Start of INPUT MATERIAL

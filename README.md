# 16-PSK Alamouti transmitter for a two-antenna FPGA testbed

This is the baseband transmitter of a 2x1 MIMO link. It uses Alamouti space-time
block coding (STBC), and the RTL runs inside the FPGA of a software-radio testbed.
Every byte is cut into two 16-PSK symbols. Both symbols go out from both antennas
over two time slots, and the second antenna sends a rearranged, conjugated copy.
A receiver can then combine the two paths linearly and get transmit diversity
without losing data rate. The FPGA drives the digital I/Q samples straight to
the DAC of each antenna's RF module. The DAC converts them to analog and mixes
them onto the RF carrier.

The data source is an 8-bit counter inside the FPGA. The transmitter sends
0x00, 0x01, ... 0xFF, 0x00, ... without end, which is what a bench test of the
RF chain needs.

## The Alamouti code

For a symbol pair (s1, s2) the two antennas send:

|           | slot 1 | slot 2 |
|-----------|--------|--------|
| antenna 1 | s1     | -s2*   |
| antenna 2 | s2     | s1*    |

`*` is the complex conjugate. Each slot is 32 clocks, so one byte takes two
slots. `alamouti_encoder` turns (s1, s2, slot, channel) into a command: the
symbol to send plus two flags, `conj` and `neg`. The sample generator applies
those flags to every sample in the slot:

* `conj` negates Q;
* `neg` negates I and Q;
* -s2* therefore sends (-I, +Q), and s1* sends (+I, -Q).

## From a symbol to DAC samples

A slot is not one constellation point held for a while. It is a short stretch
of carrier. For every clock of the slot, each antenna sends one complex sample:

    theta(n) = 2*pi * (2k + n) / 32        k = symbol (0..15), n = 0..31
    I = A*cos(theta),  Q = A*sin(theta),   A = 2^(DAC_W-1) - 1

* Each slot holds exactly one carrier period, at 1/32 of the clock rate.
* The carrier starts at the phase of the symbol, k x 22.5 degrees.
* The mapping is natural binary: 0000 is at 0 degrees and 1111 is at 337.5 degrees.
* The amplitude uses the DAC's full range.
* Because of the factor 2k, every symbol phase lies on the 32-step sample grid.
  This lets a single 32-point sine table serve both the symbol mapping and the
  carrier.

`psk16_wavegen` holds a quarter-wave table with 9 entries,
`round(A*sin(k*pi/16))` for k = 0..8. The values are computed at elaboration
from `DAC_W`, so changing the DAC width needs no table edit. The other three
quarters come from symmetry. Cosine is the sine read 8 steps (90 degrees) ahead.
With the default `DAC_W = 12` the amplitude A is 2047. Two examples:

* symbol 0001 starts at (1891, 783);
* symbol 1001 starts at (-1891, -783), which is 202.5 degrees.

Conjugation is applied to the whole waveform. A conjugated slot therefore
starts at -theta and its carrier turns the other way. This matches the code
above, applied sample by sample.

## Controller, channels and frame timing

The design has one controller and two channel processors. All three share one
clock and one reset.

**`broadcast_cont` (controller)** owns the byte counter. It has two states:

* `WAIT_PREPARE`: stays here while any channel is still busy. It moves on only
  when every channel raises `ready`.
* `WAIT_ACTIVE`: drives one `allow` line to all channels and holds the byte
  steady. When every channel reports `active`, it pulses `frame_start`,
  advances the counter and returns to `WAIT_PREPARE`.

**`broadcast_core` (one per antenna)** has the states `RESET` -> `INITIALIZE` ->
`PREPARE` -> `ACTIVE`:

* `RESET` and `INITIALIZE` last one clock each after reset.
* `PREPARE` raises `ready`. When `allow` arrives, the core latches the byte with
  s1 = `data[7:4]` and s2 = `data[3:0]`.
* `ACTIVE` lasts 64 clocks: slot 1, then slot 2. After that the core returns to
  `PREPARE`.

The channel's role in the code is set by the `CHANNEL` parameter (1 or 2).

Both cores see the same `allow` on the same clock edge. Their slots are
therefore aligned sample for sample. The Alamouti code relies on this, because
the receiver treats the two slots of both antennas as one block.

Cycle by cycle, from the clock where both cores are in `PREPARE`:

| clock  | controller   | cores                    | outputs                          |
|--------|--------------|--------------------------|----------------------------------|
| t      | WAIT_PREPARE | PREPARE, `ready`         | idle (0)                         |
| t+1    | WAIT_ACTIVE  | PREPARE, `allow` seen    | idle                             |
| t+2    | WAIT_ACTIVE  | ACTIVE, `frame_start`    | idle                             |
| t+3    | WAIT_PREPARE | ACTIVE                   | sample 0 of slot 1, `valid`      |
| ...    |              |                          |                                  |
| t+66   |              | PREPARE (= next t)       | sample 31 of slot 2              |

* Each output sample is registered one clock after the core state that makes it.
* A frame is 64 valid samples, followed by 2 idle clocks in which the outputs
  are 0.
* The result is one byte every 66 clocks.
* After reset, the first valid sample appears on the fifth rising edge with
  `rst_n` high.

## Ports of `stbc_tx_top`

| port                         | dir | width | meaning                                         |
|------------------------------|-----|-------|-------------------------------------------------|
| `clk`, `rst_n`               | in  | 1     | clock; synchronous active-low reset             |
| `ch1_i`, `ch1_q`             | out | DAC_W | antenna 1 samples, signed two's complement      |
| `ch1_valid`                  | out | 1     | antenna 1 sample belongs to a frame             |
| `ch2_i`, `ch2_q`, `ch2_valid`| out |       | the same for antenna 2                          |
| `tx_data`                    | out | 8     | byte currently offered by the controller        |
| `frame_start`                | out | 1     | one-clock pulse: both channels took `tx_data`   |
| `tx_slot`, `tx_idx`          | out | 1, 5  | slot and sample index of the current outputs    |

`tx_data`, `frame_start`, `tx_slot` and `tx_idx` are there for a logic
analyser or a testbench. They do not feed the DACs.

Parameter: `DAC_W` (default 12), the signed sample width. The amplitude always
follows it.

## Files

| file                        | contents                                                        |
|-----------------------------|-----------------------------------------------------------------|
| `rtl/stbc_pkg.sv`           | constants (8-bit byte, 4-bit symbol, 32 samples/slot), state and slot enums, `tx_cmd_t` |
| `rtl/alamouti_encoder.sv`   | code matrix: symbol + conj/neg per channel and slot             |
| `rtl/psk16_wavegen.sv`      | 16-PSK mapping and I/Q sample generation, one-clock register    |
| `rtl/broadcast_core.sv`     | per-antenna state machine, byte split, slot/sample counters     |
| `rtl/broadcast_cont.sv`     | byte counter and the ready/allow/active handshake               |
| `rtl/stbc_tx_top.sv`        | one controller and two cores                                    |
| `tb/stbc_ref_pkg.sv`        | floating-point reference model used by the testbenches          |
| `tb/tb_*.sv`                | self-checking testbenches, one per module, plus `tb_figure_waveforms` |

## Choices made in this implementation

The code matrix, the two-state controller, the core's states, the byte split
into two 4-bit symbols, the 8-bit counter and the 32 samples per slot are the
design as specified. The following were left open and were decided here:

* **DAC format.** The samples are 12-bit signed (`DAC_W`) at full scale,
  A = 2^(DAC_W-1) - 1. Set `DAC_W` for the real converter. If the converter
  expects offset binary, invert the MSB at the port.
* **Carrier.** One carrier period per slot, at 1/32 of the clock rate, with
  I = cos and Q = sin. This follows from the 32 samples per slot and from a
  waveform that starts at the symbol's phase.
* **One slot = 32 clocks.** There is also a simpler reading, with one clock per
  symbol and a two-clock code block. That reading has no room for the 32
  samples, so it was not used.
* **Nibble order.** s1 is the high nibble and s2 the low nibble.
  Byte 0x01 therefore gives the pair 0000, 0001.
* **Handshake details.**
  * `allow` is a Moore output of `WAIT_ACTIVE`.
  * The counter advances when both channels are active.
  * `RESET` and `INITIALIZE` last one clock each.
  * Outputs are 0 between frames.
  * These choices cause the 2 idle clocks between frames. A Mealy `allow`
    would shorten the gap, but the specified states would then no longer map
    one-to-one onto hardware states.
* **Two channels.** The testbed has four RF modules. This transmitter drives
  two of them. `broadcast_cont` takes `NUM_CH` and ANDs the flags of all
  channels, but `stbc_tx_top` instantiates exactly two cores, as the Alamouti
  code for two antennas needs.
* **Not included.** The RF modules (DAC and mixer) are outside the FPGA. The
  on-chip logic analyser used for the bench captures is not part of this RTL.
  There is no receiver or decoder.

## Verification

Every testbench checks its module against values worked out independently.
Each one prints `TB_RESULT checks=N failures=M`. The RTL also carries
concurrent assertions, which Verilator enforces with `--assert`:

* in `broadcast_cont`, the byte holds while it is offered, and `allow` rises
  only after every channel was ready;
* in `stbc_tx_top`, both channels are ready, active and valid on the same
  clocks.

* `tb_alamouti_encoder`: every (s1, s2, slot) for both channels. It turns
  symbol and flags into a phase and compares that with the code matrix.
* `tb_psk16_wavegen`: every symbol, flag combination and sample index against
  `$cos`/`$sin`. It also checks the one-clock latency, the idle zeros and the
  full-scale values.
* `tb_broadcast_cont`: channels with random ready/active delays. It checks that
  the controller waits for both channels and holds `allow` and the byte steady.
  It also checks that the counter steps by one and wraps from 255 to 0.
* `tb_broadcast_core`: both channel variants. The test waits in `PREPARE`, then
  sends 40 frames, checking all 64 samples of each against the reference. It
  also checks the return to `PREPARE`.
* `tb_stbc_tx_top`: the full design at its default parameters for 330 frames,
  covering every byte value and the counter wrap. The test resets the design
  in the middle of a frame. It checks each sample of both antennas against the
  reference, the same `valid` timing on both antennas, and the 66-clock frame
  period. It counts each mechanism (handshake, waiting, slot 1 and slot 2,
  conjugated and negated samples, all 16 symbols, wrap, reset) and fails if one
  never happens.
* `tb_figure_waveforms`: hand-computed samples for the reference cases:
  * data 0000/0001 on both antennas and both slots;
  * antenna 1 I starting at 202.5 degrees;
  * antenna 2 I starting at 180 degrees;
  * antenna 1 Q starting at 90 degrees.

## Simulating

With Verilator 5, from the project directory:

    verilator --binary --timing --assert -Wno-fatal rtl/stbc_pkg.sv tb/stbc_ref_pkg.sv \
        rtl/alamouti_encoder.sv rtl/psk16_wavegen.sv rtl/broadcast_core.sv \
        rtl/broadcast_cont.sv rtl/stbc_tx_top.sv tb/tb_stbc_tx_top.sv \
        --top-module tb_stbc_tx_top -Mdir obj
    ./obj/Vtb_stbc_tx_top

Swap in another `tb/tb_*.sv` and its `--top-module` to run the others. Each
runs in well under a second.

The RTL is plain synthesizable SystemVerilog. The only non-integer arithmetic
is the `$sin` in `psk16_wavegen`, and it is evaluated at elaboration to build
the constant table.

End of INPUT MATERIAL

From the material above, set down exactly the lines starting at the one with "steady. When every" and ending at the one with "## Ports of", end lines included.

  steady. When every channel reports `active`, it pulses `frame_start`,
  advances the counter and returns to `WAIT_PREPARE`.

**`broadcast_core` (one per antenna)** has the states `RESET` -> `INITIALIZE` ->
`PREPARE` -> `ACTIVE`:

* `RESET` and `INITIALIZE` last one clock each after reset.
* `PREPARE` raises `ready`. When `allow` arrives, the core latches the byte with
  s1 = `data[7:4]` and s2 = `data[3:0]`.
* `ACTIVE` lasts 64 clocks: slot 1, then slot 2. After that the core returns to
  `PREPARE`.

The channel's role in the code is set by the `CHANNEL` parameter (1 or 2).

Both cores see the same `allow` on the same clock edge. Their slots are
therefore aligned sample for sample. The Alamouti code relies on this, because
the receiver treats the two slots of both antennas as one block.

Cycle by cycle, from the clock where both cores are in `PREPARE`:

| clock  | controller   | cores                    | outputs                          |
|--------|--------------|--------------------------|----------------------------------|
| t      | WAIT_PREPARE | PREPARE, `ready`         | idle (0)                         |
| t+1    | WAIT_ACTIVE  | PREPARE, `allow` seen    | idle                             |
| t+2    | WAIT_ACTIVE  | ACTIVE, `frame_start`    | idle                             |
| t+3    | WAIT_PREPARE | ACTIVE                   | sample 0 of slot 1, `valid`      |
| ...    |              |                          |                                  |
| t+66   |              | PREPARE (= next t)       | sample 31 of slot 2              |

* Each output sample is registered one clock after the core state that makes it.
* A frame is 64 valid samples, followed by 2 idle clocks in which the outputs
  are 0.
* The result is one byte every 66 clocks.
* After reset, the first valid sample appears on the fifth rising edge with
  `rst_n` high.

## Ports of `stbc_tx_top`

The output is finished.